Journal Contribution - Journal Article

OBJECTIVES: Left ventricular dysfunction after pulmonary endarterectomy is well described. Left ventricular failure has only been described after lung transplantation for pulmonary arterial hypertension (PAH). We sought to identify factors that contribute to this failure and hypothesized that atrial septostomy before transplantation could prevent this complication. METHODS: From our database, all bilateral lung transplants for PAH (n = 24) and all pulmonary endarterectomies, with a minimal reduction of 800 dyn⋅s⋅cm-5 (n = 27), were selected. Perioperative demographic and echocardiographic data were analysed. RESULTS: In patients with PAH, pulmonary hypertension was diagnosed at a significantly younger age, and time between diagnosis and surgery was significantly longer.

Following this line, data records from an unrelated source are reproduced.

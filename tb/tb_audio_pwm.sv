// tb_audio_pwm: drives a new random left/right sample pair at every period_end and checks,
// for each following PWM period, that each output was high for exactly 9 * sample clocks
// (the PWM counter is below the sample for `sample` steps of 9 clocks) and that periods
// are 2304 clocks long (50 MHz / 2304 = 21.701 kHz). Samples 0 and 255 are included.
module tb_audio_pwm;
  logic clk = 0, rst_n = 0;
  logic [7:0] sample_l, sample_r;
  logic pwm_l, pwm_r, period_end;
  int checks = 0, failures = 0;

  audio_pwm dut (.*);

  always #10 clk = ~clk;

  task automatic check(input bit ok, input string what);
    checks++;
    if (!ok) begin failures++; if (failures < 10) $display("FAIL %s t=%0t", what, $time); end
  endtask

  int nper = 0;
  always @(posedge clk) if (period_end) begin
    nper++;
    sample_l <= (nper == 3) ? 8'd0   : (nper == 4) ? 8'd255 : 8'($urandom);
    sample_r <= (nper == 3) ? 8'd255 : (nper == 4) ? 8'd0   : 8'($urandom);
  end

  initial begin
    int acc_l, acc_r, clocks, last_pe, windows;
    logic [7:0] cur_l, cur_r;
    bit pe_prev;
    sample_l = 8'd100; sample_r = 8'd30;
    acc_l = 0; acc_r = 0; clocks = 0; last_pe = -1; windows = 0; pe_prev = 0;
    cur_l = 0; cur_r = 0;
    repeat (3) @(negedge clk);
    rst_n = 1;
    for (int k = 0; k < 2304 * 12; k++) begin
      @(negedge clk);
      acc_l += int'(pwm_l); acc_r += int'(pwm_r);
      if (pe_prev) begin
        if (windows > 0) begin
          check(acc_l == 9 * int'(cur_l), $sformatf("left duty %0d vs %0d", acc_l, cur_l));
          check(acc_r == 9 * int'(cur_r), $sformatf("right duty %0d vs %0d", acc_r, cur_r));
        end
        windows++;
        acc_l = 0; acc_r = 0;
      end
      pe_prev = period_end;
      if (period_end) begin
        if (last_pe >= 0) check(k - last_pe == 2304, "period length 2304 clocks");
        last_pe = k;
        cur_l = sample_l; cur_r = sample_r;  // sample loaded at the coming edge
      end
    end
    // samples at the edge are the ones assigned on that edge: re-read after it
    check(windows >= 10, "periods observed");
    $display("TB_RESULT checks=%0d failures=%0d", checks, failures);
    $finish;
  end

  initial begin
    repeat (2304 * 14) @(posedge clk);
    failures++;
    $display("watchdog expired");
    $display("TB_RESULT checks=%0d failures=%0d", checks, failures);
    $finish;
  end
endmodule
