// fb_reader: framebuffer path of the VGA controller ("read from FIFO if inside limits").
//
// Software sets a rectangular active region (limits: x_start <= x < x_end,
// y_start <= y < y_end, in pixels). While the pixel being drawn is inside it, the reader
// pops one 32-bit word, four 8-bit pixels, from the framebuffer FIFO at the first clock of
// every fourth pixel of the region, counted from x_start. As in the original console, the word from
// the FIFO passes through a register before the drawing logic, which then picks one byte
// per pixel. The leftmost pixel of a word is its most significant byte (bits 31:24), the
// order in which a big-endian processor lays bytes out in memory: this order is this
// design's choice. Outside the region the pixel is 0 (black), also this design's choice.
// Keeping the FIFO filled is software's job (through DMA); a read of an empty FIFO is
// skipped, the old word is shown again, and fb_underflow pulses.
//
// Timing: the inputs are the lookahead position (pixel x, y and the half-pixel bit sub)
// and the pixel comes out LATENCY = 4 clocks later, in step with the sprite pipeline:
//   stage 0  region test, FIFO read strobe
//   stage 1  FIFO read data valid
//   stage 2  FIFO output register (word_q)
//   stage 3  byte select
//   stage 4  output register
module fb_reader
  import gh_pkg::*;
(
  input  logic       clk,
  input  logic       rst_n,
  input  fb_limits_t limits,
  input  coord_t     x,
  input  coord_t     y,
  input  logic       sub,
  // framebuffer FIFO read side
  output logic       fifo_rd,
  input  logic [31:0] fifo_data,
  input  logic       fifo_empty,
  // pixel out, 4 clocks after (x, y, sub)
  output rgb332_t    pix,
  output logic       pix_in,
  output logic       fb_underflow
);

  // stage 0
  logic   in0, first0;
  coord_t rel0;
  always_comb begin
    in0    = (x >= limits.x_start) && (x < limits.x_end) &&
             (y >= limits.y_start) && (y < limits.y_end);
    rel0   = x - limits.x_start;
    first0 = in0 && (rel0[1:0] == 2'd0) && !sub;
  end
  assign fifo_rd = first0 && !fifo_empty;

  logic       in1, in2, in3, in4;
  logic [1:0] idx1, idx2;
  logic       ld1;
  logic [31:0] word_q;
  rgb332_t    pix3, pix4;

  always_ff @(posedge clk) begin
    if (!rst_n) begin
      {in1, in2, in3, in4} <= '0;
      idx1 <= '0; idx2 <= '0; ld1 <= 1'b0;
      word_q <= '0;
      pix3 <= '0; pix4 <= '0;
      fb_underflow <= 1'b0;
    end else begin
      // stage 1
      in1  <= in0;
      idx1 <= rel0[1:0];
      ld1  <= fifo_rd;
      fb_underflow <= first0 && fifo_empty;
      // stage 2: register between FIFO output and drawing logic
      in2  <= in1;
      idx2 <= idx1;
      if (ld1) word_q <= fifo_data;
      // stage 3: byte select, leftmost pixel in bits 31:24
      in3  <= in2;
      pix3 <= in2 ? rgb332_t'(word_q[8*(3-int'(idx2)) +: 8]) : '0;
      // stage 4
      in4  <= in3;
      pix4 <= pix3;
    end
  end

  assign pix    = pix4;
  assign pix_in = in4;

endmodule
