// tb_fb_reader: scans a small frame (24 x 8 pixels, two clocks per pixel) through the
// framebuffer reader with a region of x in [4,16), y in [2,6): 3 words per line, 12 in
// all. The FIFO model holds only 10 words, so the last two word reads find it empty.
// Every pixel is compared, 4 clocks after its position was presented, with a model that
// pops one word at the start of every 4-pixel group and shows its bytes most significant
// first; outside the region the pixel must be 0. Underflow pulses are counted (2 expected).
module tb_fb_reader;
  import gh_pkg::*;

  logic clk = 0, rst_n = 0;
  fb_limits_t limits;
  coord_t x = '0, y = '0;
  logic sub = 0;
  logic fifo_rd, fifo_empty;
  logic [31:0] fifo_data;
  rgb332_t pix;
  logic pix_in, fb_underflow;
  int checks = 0, failures = 0;

  fb_reader dut (.*);

  always #5 clk = ~clk;

  task automatic check(input bit ok, input string what);
    checks++;
    if (!ok) begin failures++; if (failures < 10) $display("FAIL %s t=%0t", what, $time); end
  endtask

  // FIFO model with registered read data
  logic [31:0] q[$];
  always @(posedge clk) if (fifo_rd && q.size() > 0) fifo_data <= q.pop_front();

  // independent expected-pixel model
  logic [31:0] mq[$];
  logic [31:0] cur;
  logic [7:0]  expq[$];
  bit          expin[$];
  int nunder = 0, nrd = 0;

  initial begin
    limits = '{x_start: 11'd4, x_end: 11'd16, y_start: 11'd2, y_end: 11'd6};
    fifo_data = '0; cur = '0;
    for (int i = 0; i < 10; i++) begin
      q.push_back(32'h1000_0000 * (i + 1) + 32'h0001_0203 * (i + 3));
      mq.push_back(q[i]);
    end
    fifo_empty = 0;
    repeat (3) @(negedge clk);
    rst_n = 1;
    for (int yy = 0; yy < 8; yy++)
      for (int xx = 0; xx < 24; xx++)
        for (int s = 0; s < 2; s++) begin
          bit in;
          x = coord_t'(xx); y = coord_t'(yy); sub = s[0];
          fifo_empty = (q.size() == 0);
          in = (xx >= 4 && xx < 16 && yy >= 2 && yy < 6);
          if (in && ((xx - 4) % 4 == 0) && s == 0) begin
            if (mq.size() > 0) cur = mq.pop_front();
            else nunder++;
          end
          expq.push_back(in ? cur[8*(3-((xx-4)%4)) +: 8] : 8'h00);
          expin.push_back(in);
          @(posedge clk);
          if (fifo_rd) nrd++;
          @(negedge clk);
          if (fb_underflow) nunder--;
          if (expq.size() > 3) begin
            logic [7:0] e; bit ei;
            e = expq.pop_front(); ei = expin.pop_front();
            check(pix == rgb332_t'(e), "pixel");
            check(pix_in == ei, "pix_in");
          end
        end
    x = '0; y = '0; sub = 0;
    repeat (4) begin
      @(negedge clk);
      if (expq.size() > 3) begin
        void'(expq.pop_front()); void'(expin.pop_front());
      end
    end
    check(nrd == 10, "10 words read");
    check(nunder == 0, "2 underflows signalled");
    $display("TB_RESULT checks=%0d failures=%0d", checks, failures);
    $finish;
  end

  initial begin
    repeat (5000) @(posedge clk);
    failures++;
    $display("watchdog expired");
    $display("TB_RESULT checks=%0d failures=%0d", checks, failures);
    $finish;
  end
endmodule
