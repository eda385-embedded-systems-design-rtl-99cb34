// sprite_mem: sprite pixel-data memory ("pixel data" block RAM of the VGA controller).
//
// DEPTH bytes of 8-bit RGB 3:3:2 pixels, 0 meaning transparent. The processor fills it
// with the fill_sprite_mem strobe: the byte sprite_x[7:0] is written at sprite_address.
// The sprite pipeline reads it through a synchronous port: rd_data is the byte at rd_addr
// one clock after rd_addr is presented, as a block RAM does. Addresses wrap modulo DEPTH.
// The original console specifies "8Kb" of sprite memory; it is read here as 8 KiB of bytes (8192 entries), the
// reading that matches its 16-bit addresses and its byte-wide pixels. The memory has no
// reset; its contents are undefined until written.
module sprite_mem
  import gh_pkg::*;
#(
  parameter int unsigned DEPTH = 8192
) (
  input  logic        clk,
  input  sprite_cmd_t cmd,
  input  logic [15:0] rd_addr,
  output logic [7:0]  rd_data
);

  localparam int unsigned AW = $clog2(DEPTH);

  logic [7:0] mem [DEPTH];

  always_ff @(posedge clk) begin
    if (cmd.fill_sprite_mem) mem[cmd.sprite_address[AW-1:0]] <= cmd.sprite_x[7:0];
    rd_data <= mem[rd_addr[AW-1:0]];
  end

endmodule
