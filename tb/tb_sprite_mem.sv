// tb_sprite_mem: fills the 8 KiB sprite memory through fill_sprite_mem with a pattern
// (byte = (a*7 + a/256) mod 256), rewrites random bytes with random reads in between, and
// checks every read one clock after its address, including addresses above 8191 that
// wrap onto the 8 KiB.
module tb_sprite_mem;
  import gh_pkg::*;
  localparam int D = 8192;
  logic clk = 0;
  sprite_cmd_t cmd;
  logic [15:0] rd_addr;
  logic [7:0]  rd_data;
  logic [7:0]  model [D];
  int checks = 0, failures = 0;

  sprite_mem #(.DEPTH(D)) dut (.*);

  always #5 clk = ~clk;

  task automatic check(input bit ok, input string what);
    checks++;
    if (!ok) begin failures++; if (failures < 10) $display("FAIL %s t=%0t", what, $time); end
  endtask

  initial begin
    cmd = '0; rd_addr = '0;
    @(negedge clk);
    for (int a = 0; a < D; a++) begin
      cmd.fill_sprite_mem = 1;
      cmd.sprite_address  = 16'(a);
      cmd.sprite_x        = 11'((a * 7 + a / 256) % 256);
      model[a]            = 8'((a * 7 + a / 256) % 256);
      @(negedge clk);
    end
    cmd = '0;
    for (int n = 0; n < 3000; n++) begin
      logic [15:0] ra;
      ra = 16'($urandom);
      rd_addr = ra;
      if ($urandom_range(0, 3) == 0) begin
        cmd.fill_sprite_mem = 1;
        cmd.sprite_address  = 16'($urandom);
        cmd.sprite_x        = 11'($urandom);
      end else cmd.fill_sprite_mem = 0;
      @(posedge clk);
      #1;
      begin
        logic [7:0] e;
        e = model[ra % D];
        if (cmd.fill_sprite_mem) model[cmd.sprite_address % D] = cmd.sprite_x[7:0];
        @(negedge clk);
        check(rd_data == e, $sformatf("read %h", ra));
      end
    end
    $display("TB_RESULT checks=%0d failures=%0d", checks, failures);
    $finish;
  end

  initial begin
    repeat (20000) @(posedge clk);
    failures++;
    $display("watchdog expired");
    $display("TB_RESULT checks=%0d failures=%0d", checks, failures);
    $finish;
  end
endmodule
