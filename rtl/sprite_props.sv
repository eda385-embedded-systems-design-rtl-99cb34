// sprite_props: property registers of the hardware sprites.
//
// Each of NUM_SPRITES sprites has a location (x, y, 11 bits each, in the 800x521 pixel
// space of the whole frame including its invisible parts), a size (width and height, 8
// bits each, 0..255) and a 16-bit offset of its pixel data in the sprite memory: 54 bits.
// The original console keeps location and size in registers because every sprite is compared with
// the pixel position at once; all properties are brought out in parallel.
//
// Writes, one per clock, use the processor-facing strobes of the original console:
//   valid_sprite      -> location of sprite_index = (sprite_x, sprite_y)
//   set_sprite_size   -> width = sprite_x[7:0], height = sprite_y[7:0]
//   set_sprite_offset -> offset = sprite_address
// A write to an index at or above NUM_SPRITES is ignored. Properties may change at any
// time, also while the sprite is being drawn. Reset (active low, synchronous) clears all
// properties, so every sprite starts with size 0, which draws nothing; the reset values
// are this design's choice.
module sprite_props
  import gh_pkg::*;
#(
  parameter int unsigned NUM_SPRITES = 40
) (
  input  logic         clk,
  input  logic         rst_n,
  input  sprite_cmd_t  cmd,
  output sprite_prop_t props [NUM_SPRITES]
);

  localparam int unsigned IW = (NUM_SPRITES > 1) ? $clog2(NUM_SPRITES) : 1;

  logic [IW-1:0] idx;
  assign idx = cmd.sprite_index[IW-1:0];

  always_ff @(posedge clk) begin
    if (!rst_n) begin
      for (int i = 0; i < NUM_SPRITES; i++) props[i] <= '0;
    end else if (32'(cmd.sprite_index) < NUM_SPRITES) begin
      if (cmd.valid_sprite) begin
        props[idx].x <= cmd.sprite_x;
        props[idx].y <= cmd.sprite_y;
      end
      if (cmd.set_sprite_size) begin
        props[idx].w <= cmd.sprite_x[7:0];
        props[idx].h <= cmd.sprite_y[7:0];
      end
      if (cmd.set_sprite_offset) begin
        props[idx].offset <= cmd.sprite_address;
      end
    end
  end

endmodule
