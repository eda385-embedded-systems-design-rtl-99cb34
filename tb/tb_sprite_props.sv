// tb_sprite_props: random location, size and offset writes to the 40 sprites (and to
// indices 40..255, which must be ignored), each compared with a model of all 40 property
// words; checks the cleared state after reset and that one strobe changes one field only.
module tb_sprite_props;
  import gh_pkg::*;
  localparam int N = 40;
  logic clk = 0, rst_n = 0;
  sprite_cmd_t cmd;
  sprite_prop_t props [N];
  sprite_prop_t model [N];
  int checks = 0, failures = 0;

  sprite_props #(.NUM_SPRITES(N)) dut (.*);

  always #5 clk = ~clk;

  task automatic check(input bit ok, input string what);
    checks++;
    if (!ok) begin failures++; if (failures < 10) $display("FAIL %s t=%0t", what, $time); end
  endtask

  task automatic compare_all();
    for (int i = 0; i < N; i++) check(props[i] == model[i], $sformatf("sprite %0d", i));
  endtask

  initial begin
    cmd = '0;
    for (int i = 0; i < N; i++) model[i] = '0;
    repeat (3) @(negedge clk);
    rst_n = 1;
    @(negedge clk);
    compare_all();
    for (int n = 0; n < 600; n++) begin
      int k, idx;
      cmd = sprite_cmd_t'({$urandom, $urandom});
      k = $urandom_range(0, 2);
      cmd.valid_sprite      = (k == 0);
      cmd.set_sprite_size   = (k == 1);
      cmd.set_sprite_offset = (k == 2);
      cmd.fill_sprite_mem   = $urandom_range(0, 1);
      idx = (n % 8 == 7) ? $urandom_range(N, 255) : $urandom_range(0, N - 1);
      cmd.sprite_index = 8'(idx);
      if (idx < N) begin
        if (k == 0) begin model[idx].x = cmd.sprite_x; model[idx].y = cmd.sprite_y; end
        if (k == 1) begin model[idx].w = cmd.sprite_x[7:0]; model[idx].h = cmd.sprite_y[7:0]; end
        if (k == 2) model[idx].offset = cmd.sprite_address;
      end
      @(negedge clk);
      compare_all();
    end
    cmd = '0;
    $display("TB_RESULT checks=%0d failures=%0d", checks, failures);
    $finish;
  end

  initial begin
    repeat (5000) @(posedge clk);
    failures++;
    $display("watchdog expired");
    $display("TB_RESULT checks=%0d failures=%0d", checks, failures);
    $finish;
  end
endmodule
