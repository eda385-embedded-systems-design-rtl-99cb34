// sync_fifo: single-clock first-in first-out buffer.
//
// Used twice in the console: as the framebuffer FIFO of the VGA controller (32-bit words,
// four pixels each, written by the DMA engine) and as the audio sample FIFO (one stereo
// sample per word, written by the processor). The storage is a plain array that maps to
// block RAM. Read data is registered: rd_data changes on the clock edge after rd_en is
// seen with the FIFO not empty, and holds its value until the next read, so the reader
// can use rd_data itself as its sample or word register.
//
// Interface: a write with the FIFO full and a read with it empty are ignored; they raise
// the one-clock pulses overflow and underflow. count is the number of words held.
// Reset (active low, synchronous) empties the FIFO and clears rd_data. The original console gives
// no depth for either FIFO; the defaults here are this design's choice. Two assertions
// state the pointer and fill-level rules.
module sync_fifo #(
  parameter int unsigned WIDTH = 32,
  parameter int unsigned DEPTH = 2048
) (
  input  logic                       clk,
  input  logic                       rst_n,
  input  logic                       wr_en,
  input  logic [WIDTH-1:0]           wr_data,
  input  logic                       rd_en,
  output logic [WIDTH-1:0]           rd_data,
  output logic                       full,
  output logic                       empty,
  output logic [$clog2(DEPTH+1)-1:0] count,
  output logic                       overflow,
  output logic                       underflow
);

  localparam int unsigned AW = (DEPTH > 1) ? $clog2(DEPTH) : 1;

  logic [WIDTH-1:0] mem [DEPTH];
  logic [AW-1:0]    wptr, rptr;
  logic             do_wr, do_rd;

  assign full  = (count == ($clog2(DEPTH+1))'(DEPTH));
  assign empty = (count == '0);
  assign do_wr = wr_en && !full;
  assign do_rd = rd_en && !empty;

  function automatic logic [AW-1:0] inc(input logic [AW-1:0] p);
    return (p == AW'(DEPTH - 1)) ? '0 : p + 1'b1;
  endfunction

  always_ff @(posedge clk) begin
    if (do_wr) mem[wptr] <= wr_data;
  end

  always_ff @(posedge clk) begin
    if (!rst_n) begin
      wptr      <= '0;
      rptr      <= '0;
      count     <= '0;
      rd_data   <= '0;
      overflow  <= 1'b0;
      underflow <= 1'b0;
    end else begin
      overflow  <= wr_en && full;
      underflow <= rd_en && empty;
      if (do_wr) wptr <= inc(wptr);
      if (do_rd) begin
        rptr    <= inc(rptr);
        rd_data <= mem[rptr];
      end
      case ({do_wr, do_rd})
        2'b10:   count <= count + 1'b1;
        2'b01:   count <= count - 1'b1;
        default: count <= count;
      endcase
    end
  end

  // Bookkeeping rules: the fill level never exceeds the depth, and a read only
  // returns data when a word was held.
  a_count_range: assert property (@(posedge clk) disable iff (!rst_n)
    count <= ($clog2(DEPTH+1))'(DEPTH));
  a_pointer_gap: assert property (@(posedge clk) disable iff (!rst_n)
    (count == ($clog2(DEPTH+1))'(DEPTH) || count == '0) |-> (wptr == rptr));

endmodule
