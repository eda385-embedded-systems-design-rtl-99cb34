// tb_sync_fifo: random pushes and pops on a small FIFO (8 words of 12 bits) against a
// queue model: read data, full, empty, count and the overflow/underflow pulses.
module tb_sync_fifo;
  localparam int W = 12, D = 8;
  logic clk = 0, rst_n = 0;
  logic wr_en = 0, rd_en = 0;
  logic [W-1:0] wr_data = '0, rd_data;
  logic full, empty, overflow, underflow;
  logic [$clog2(D+1)-1:0] count;
  int checks = 0, failures = 0;
  int n_full = 0, n_empty_rd = 0;

  sync_fifo #(.WIDTH(W), .DEPTH(D)) dut (.*);

  always #5 clk = ~clk;

  task automatic check(input bit ok, input string what);
    checks++;
    if (!ok) begin failures++; if (failures < 10) $display("FAIL %s t=%0t", what, $time); end
  endtask

  logic [W-1:0] q[$];
  logic [W-1:0] exp_data;
  bit exp_of, exp_uf;
  initial begin
    exp_data = '0;
    repeat (2) @(posedge clk);
    rst_n = 1;
    @(negedge clk);
    check(empty && !full && count == 0 && rd_data == 0, "after reset");
    for (int n = 0; n < 4000; n++) begin
      // phase-dependent bias so the FIFO reaches both full and empty
      wr_en   = ($urandom_range(0, 99) < ((n / 200) % 2 ? 80 : 20));
      rd_en   = ($urandom_range(0, 99) < ((n / 200) % 2 ? 20 : 80));
      wr_data = W'($urandom);
      exp_of = wr_en && (q.size() == D);
      exp_uf = rd_en && (q.size() == 0);
      if (q.size() == D) n_full++;
      if (exp_uf) n_empty_rd++;
      @(posedge clk);
      #1;
      begin
        bit did_rd, did_wr;
        did_rd = rd_en && q.size() > 0;
        did_wr = wr_en && q.size() < D;
        if (did_rd) exp_data = q.pop_front();
        if (did_wr) q.push_back(wr_data);
      end
      @(negedge clk);
      check(rd_data == exp_data, "rd_data");
      check(count == q.size(), "count");
      check(full == (q.size() == D) && empty == (q.size() == 0), "flags");
      check(overflow == exp_of && underflow == exp_uf, "overflow/underflow");
    end
    check(n_full > 0 && n_empty_rd > 0, "reached full and empty");
    $display("TB_RESULT checks=%0d failures=%0d", checks, failures);
    $finish;
  end

  initial begin
    repeat (20000) @(posedge clk);
    failures++;
    $display("watchdog expired");
    $display("TB_RESULT checks=%0d failures=%0d", checks, failures);
    $finish;
  end
endmodule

Before surgery, right ventricular dimensions were significantly larger and left ventricular wall thicknesses were significantly smaller, but left ventricular diastolic dysfunction was similar. Surgery caused a significant decrease in right ventricular dimensions (less extensive after pulmonary endarterectomy) and caused a significant increase in left ventricular dimensions. Pre-transplant atrial septostomy caused increased left ventricular dimensions, stroke volume and cardiac index. Two patients developed post-transplant left ventricular failure. Compared with other PAH patients, they were younger (<12 years) at diagnosis, time between diagnosis and surgery lasted 2.5 times longer, left ventricular mass was smaller and pre-transplant pulmonary vascular resistance was higher. CONCLUSIONS: In PAH, age at diagnosis is younger and left ventricular preload deprivation lasts longer than that in chronic thromboembolic pulmonary hypertension. Together with lower residual pulmonary vascular resistance and higher increases in preload, this might explain left ventricular failure after lung transplantation. Pre-transplant atrial septostomy might prevent post-transplant left ventricular failure.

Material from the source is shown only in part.